* _Exercise_:
The word "logic" marks the lines to keep; find each one in the data and copy it.

(Records from a dataset)
________________________

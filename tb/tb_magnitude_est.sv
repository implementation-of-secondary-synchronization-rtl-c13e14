// Self-checking testbench for magnitude_est.
// Compares the estimate with max(|I|,|Q|) + floor(3*min(|I|,|Q|)/8) computed
// with integers, for every corner value and many random pairs, and checks the
// one-clock latency.
module tb_magnitude_est;
  logic clk = 0, rst_n = 0, in_valid = 0;
  logic signed [8:0] in_i = 0, in_q = 0;
  logic out_valid;
  logic [9:0] mag;
  int checks = 0, failures = 0;

  magnitude_est dut (.*);

  always #5 clk = ~clk;

  initial begin
    repeat (20000) @(posedge clk);
    failures++;
    $display("watchdog expired");
    $display("TB_RESULT checks=%0d failures=%0d", checks, failures);
    $finish;
  end

  function automatic int iabs(input int v);
    return v < 0 ? -v : v;
  endfunction

  task automatic check_one(input int vi, input int vq);
    int ai, aq, mx, mn, e;
    ai = iabs(vi); aq = iabs(vq);
    mx = ai > aq ? ai : aq;
    mn = ai > aq ? aq : ai;
    e  = mx + (3 * mn) / 8;
    in_valid <= 1; in_i <= 9'(vi); in_q <= 9'(vq);
    @(posedge clk);
    in_valid <= 0;
    #1;
    checks++;
    if (!out_valid || int'(mag) != e) begin
      failures++;
      $display("FAIL (%0d,%0d): valid=%0b mag=%0d expected %0d", vi, vq, out_valid, mag, e);
    end
    @(posedge clk);
    #1;
    checks++;
    if (out_valid) begin failures++; $display("FAIL out_valid stuck"); end
  endtask

  initial begin
    int c[6] = '{-256, -255, -1, 0, 1, 255};
    repeat (2) @(posedge clk);
    rst_n <= 1;
    @(posedge clk);
    foreach (c[x]) foreach (c[y]) check_one(c[x], c[y]);
    for (int t = 0; t < 3000; t++)
      check_one(int'($signed(9'($urandom))), int'($signed(9'($urandom))));
    $display("TB_RESULT checks=%0d failures=%0d", checks, failures);
    $finish;
  end
endmodule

________________________

* _Task solution_:
  logic clk = 0, rst_n = 0, in_valid = 0;
  logic signed [8:0] in_i = 0, in_q = 0;
  logic out_valid;
  logic [9:0] mag;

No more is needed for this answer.